This was the first area settled by Europeans from the end of the 18th century and The Duke of Marlborough in Russell is the centre of this history.
My days fly and with a I-must-come-back-and-do list, I set my GPS for Kerikeri where I stay in eco-cottages nestled in the award-winning Wharepuke Subtropical Gardens and later arrive at Cape Reinga. It’s called Te Rerenga Wairua in Maori, this is a special place, culturally and ecologically, and many visitors from around the world reduce their carbon footprint by planting a native tree there.
Back down the twin-coast highway my next stop was at a Hokianga hotel right on the waterfront and within sight of the heads that the great Polynesian explorer, Kupe, sailed through many generations ago. If the Bay of Islands is the cradle of Pakeha history, this whole area is the cradle of Maori history.
|A young girl joins her mum and aunties on the stage|
Two of the activities here celebrate both nature and Maori culture. Footprints Twilight Encounter was very special and even Lonely Planet rated it highly (Code Green Experience of a Lifetime). One evening I joined one of Kupe’s descendants, and six other travellers, on a guided walk to the two largest kauri trees in the world. Being in the forest at night was very special for sounds and sights.
The next day another of Kupe's descendants stood with me on top of the giant sand dunes on the opposite side of the Hokianga Harbour regaling me with stories of the past with its intrigues, wars, deception and fun – even better, only three people fit in the dune buggy so it’s an exclusive trip!
Further south on State Highway 12 is the Kauri Museum. This had been given such great press by travellers I’d met along the way that it had a lot to live up to. One of the amazing things I find about this world-class, award winning, museum is that it is administered by a charitable trust.
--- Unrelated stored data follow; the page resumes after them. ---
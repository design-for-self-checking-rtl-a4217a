// qd_gen: divisor multiple generator.
//
// Forms the addend -q*d of the residual recurrence from the digit (q_s,
// q_m) and the divisor d, as a W-bit two's complement word aligned with
// the residual (d fills the low NBITS bits, the integer bits are 0):
//   q = +1: bitwise complement of d, with cin = 1 completing the negation;
//   q =  0: zero, cin = 0;
//   q = -1: d, cin = 0.
// The design names the block and its inputs q_s, q_m and d; the encoding
// is this implementation's. Dual-rail, combinational.
module qd_gen
  import dcvsl_pkg::*;
#(
  parameter int unsigned NBITS = DIV_NBITS,
  parameter int unsigned W     = NBITS + DIV_IBITS
) (
  input  dr_t              qs,   // digit sign
  input  dr_t              qm,   // digit magnitude
  input  dr_t [NBITS-1:0]  d,    // divisor
  output dr_t [W-1:0]      qd,   // -q*d without its carry-in
  output dr_t              cin   // carry-in of the negation
);
  always_comb begin
    for (int unsigned i = 0; i < W; i++) begin
      dr_t di;
      di = (i < NBITS) ? d[i] : DR_0;
      qd[i] = dr_and(qm, dr_xor(di, dr_not(qs)));
    end
    cin = dr_and(qm, dr_not(qs));
  end
endmodule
Showcasing the very best of the Kauri Coast, it not only has amazing pieces of Kauri gum arts and crafts but also magnificent antique furniture and working machinery - whatever your interests, social history, art, nature, science, furniture, jewellery, machinery, culture, the Kauri Museum and its history of the beautiful golden amber gum will keep you occupied for hours. Tell them I sent you!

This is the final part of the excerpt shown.